ASCII Delimited Text – Not CSV or Tab Delimited Text

Scope of the Debate

  • Thread discusses using ASCII control characters (FS/GS/RS/US: 0x1C–0x1F) as field/record separators instead of commas/tabs.
  • Focus is on tradeoffs: escaping, human usability, tooling, and real‑world interoperability.

CSV/TSV vs ASCII Control Delimiters

  • Many argue CSV already solves the quoted article’s “shortcomings” via quoting and escaping, including newlines and quotes inside fields.
  • Others note CSV is messy in practice: many incompatible dialects, culture-specific separators (e.g., semicolons where comma is decimal separator), and ad‑hoc parsers.
  • Several commenters say ASCII separators reduce the need for escaping because those characters almost never appear in ordinary text, but:
    • You still must escape or forbid them to truly handle arbitrary text.
    • Once a format becomes common, those characters may start appearing in data (copy/paste, nested formats), reintroducing the problem.

Human Factors & Tooling

  • Major objection: control characters are hard to type, see, and reason about.
    • CSV/TSV files can be “cat”-ed, grepped, diffed, edited by hand; control-char formats lose that simplicity unless editors gain special support.
  • Some argue it’s “just a tooling problem” that editors could fix by rendering control characters with visible symbols and shortcuts.
  • Others respond that if you require special tooling, you’ve undermined the main advantage of a plain text format.

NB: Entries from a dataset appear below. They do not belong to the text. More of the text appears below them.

// tb_hermes_a_router: end-to-end test of the asynchronous five-port router,
// once with XY routing (Hermes-A) and once with west-first adaptive routing
// (Hermes-AA), both at mesh node (1,1).
//
// For each router five four-phase dual-rail senders inject packets
// (header = target {y,x}, a payload byte naming the source, random payload,
// EOP on the last flit) and five receivers acknowledge with random delay.
// Targets never require a packet to leave through the side it entered. A
// scoreboard per output rebuilds packets from BOP to EOP and checks: no
// interleaving, contents and per-source order, XY output for Hermes-A, and a
// minimal west-first output for Hermes-AA (West exactly when the target is
// west). Counted and required: output contention, kill tokens consumed,
// several flows at once, and (Hermes-AA) packets sent on a non-XY output.
module tb_hermes_a_router;
  import noc_pkg::*;
  import hermes_a_pkg::*;
  logic clk = 0, rst_n = 0;
  always #5 clk = ~clk;
  localparam int NPK = 60;
  int checks = 0, failures = 0;
  int n_pkts [2], n_contend [2], n_kill [2], n_multi [2], n_adapt [2];

  task automatic check(input bit ok, input string what);
    checks++;
    if (!ok) begin failures++; $display("FAIL %s at %0t", what, $time); end
  endtask

  function automatic bit productive(int p, logic [3:0] tx, logic [3:0] ty);
    case (p)
      EAST:  return tx > 1;
      WEST:  return tx < 1;
      NORTH: return ty > 1;
      SOUTH: return ty < 1;
      default: return tx == 1 && ty == 1;
    endcase
  endfunction
  function automatic int xy(logic [3:0] tx, logic [3:0] ty);
    for (int p = 0; p < NPORTS; p++) if (productive(p, tx, ty)) return p;
    return LOCAL;
  endfunction

  initial begin
    #10000000; failures++; $display("watchdog expired");
    $display("TB_RESULT checks=%0d failures=%0d", checks, failures); $finish;
  end

  for (genvar r = 0; r < 2; r++) begin : g_r
    dr_tok_t [NPORTS-1:0] in_tok = '0, out_tok;
    logic    [NPORTS-1:0] in_ack, out_ack = '0, out_busy;
    hermes_a_router #(.ROUTING(r[0]), .ROUTER_X(4'd1), .ROUTER_Y(4'd1)) dut (
      .clk, .rst_n, .in_tok, .in_ack, .out_tok, .out_ack, .out_busy);

    dr_tok_t sent [NPORTS][$];
    int      done_src = 0;

    for (genvar s = 0; s < NPORTS; s++) begin : g_src
      initial begin
        wait (rst_n);
        for (int n = 0; n < NPK; n++) begin
          logic [3:0] tx, ty; int len;
          // targets that never turn back through the entry side
          do begin tx = 4'($urandom_range(0, 3)); ty = 4'($urandom_range(0, 3)); end
          while (s != LOCAL ? productive(s, tx, ty) || (r == 0 && xy(tx, ty) == s)
                            : (tx == 1 && ty == 1));
          len = $urandom_range(1, 6);
          repeat ($urandom_range(0, 8)) @(negedge clk);
          for (int k = 0; k <= len; k++) begin
            dr_tok_t tok;
            tok = encode(k == 0, k == len, (k == 0) ? {ty, tx} : (k == 1) ? 8'(s) : 8'($urandom));
            sent[s].push_back(tok);
            @(negedge clk); in_tok[s] = tok;
            while (!in_ack[s]) @(negedge clk);
            in_tok[s] = SPACER;
            while (in_ack[s]) @(negedge clk);
          end
        end
        done_src++;
      end
    end

    for (genvar o = 0; o < NPORTS; o++) begin : g_dst
      initial begin
        dr_tok_t cur[$];
        forever begin
          @(negedge clk);
          check(!(out_tok[o].t[BOP_B] && out_tok[o].t[EOP_B]), "kill token never leaves the router");
          if (!out_ack[o] && complete(out_tok[o]) && $urandom_range(0, 2) != 0) begin
            out_ack[o] = 1;
            cur.push_back(out_tok[o]);
            if (out_tok[o].t[EOP_B]) begin
              int s; logic [3:0] tx, ty;
              s = int'(cur[1].t[2:0]);
              {ty, tx} = cur[0].t[7:0];
              check(cur[0].t[BOP_B], "packet starts with its header");
              if (r == 0) check(o == xy(tx, ty), "XY output");
              else begin
                check(productive(o, tx, ty), "minimal output");
                check((o == WEST) == (tx < 1), "west first");
                if (o != xy(tx, ty)) n_adapt[r]++;
              end
              check(s < NPORTS, "source byte");
              if (s < NPORTS) foreach (cur[k]) begin
                check(sent[s].size() > 0 && cur[k] == sent[s][0], "packet whole and in order");
                if (sent[s].size() > 0) void'(sent[s].pop_front());
              end
              n_pkts[r]++;
              cur.delete();
            end
          end else if (out_ack[o] && is_spacer(out_tok[o]) && $urandom_range(0, 2) != 0) out_ack[o] = 0;
        end
      end
    end

    // mechanism counters
    always @(posedge clk) if (rst_n) begin
      int busy_outs;
      busy_outs = 0;
      for (int o = 0; o < NPORTS; o++) begin
        if ($countones(dut.src_rt[o]) > 1) n_contend[r]++;
        if (dut.kills[o] != '0) n_kill[r]++;
        if (complete(out_tok[o])) busy_outs++;
      end
      if (busy_outs >= 3) n_multi[r]++;
    end
  end

  initial begin
    repeat (3) @(posedge clk); rst_n = 1;
    wait (g_r[0].done_src == NPORTS && g_r[1].done_src == NPORTS);
    repeat (50) @(negedge clk);
    for (int r = 0; r < 2; r++) begin
      check(n_pkts[r] == NPORTS * NPK, "every packet delivered");
      check(n_contend[r] > 0, "output contention");
      check(n_kill[r] > 0, "kill tokens consumed");
      check(n_multi[r] > 0, "three or more flows at once");
      $display("%s: packets=%0d contention=%0d kill=%0d multi=%0d non_xy=%0d",
               r ? "west-first" : "XY", n_pkts[r], n_contend[r], n_kill[r], n_multi[r], n_adapt[r]);
    end
    check(n_adapt[1] > 0, "west-first used a non-XY output");
    for (int s = 0; s < NPORTS; s++)
      check(g_r[0].sent[s].size() == 0 && g_r[1].sent[s].size() == 0, "nothing left undelivered");
    $display("TB_RESULT checks=%0d failures=%0d", checks, failures);
    $finish;
  end
endmodule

Nesting, Escaping, and “Arbitrary Text”

  • CSV fields often embed CSV, JSON, or other structured text; escaping/quoting is unavoidable in such cases.
  • ASCII-delimited formats either:
    • Forbid the separator characters in data (simpler but lossy for arbitrary text), or
    • Need an escape mechanism, losing their main selling point.
  • Some suggest multi-level use of FS/GS/RS/US to represent nested structures, but this adds complexity and is largely hypothetical.

Alternative Approaches & Niche Uses

  • Length-delimited formats (netstrings, S-expressions, Hollerith-style, some CMS/WordPress internals) are mentioned as robust but unpleasant for manual editing.
  • Some report successful niche uses of control characters or rare Unicode symbols as internal delimiters (e.g., in web apps, Bible data, finance, or M2M transfers).
  • A recurring theme: CSV/TSV “won” because they balance human readability, keyboard accessibility, and “good enough” machine parsing, despite their flaws.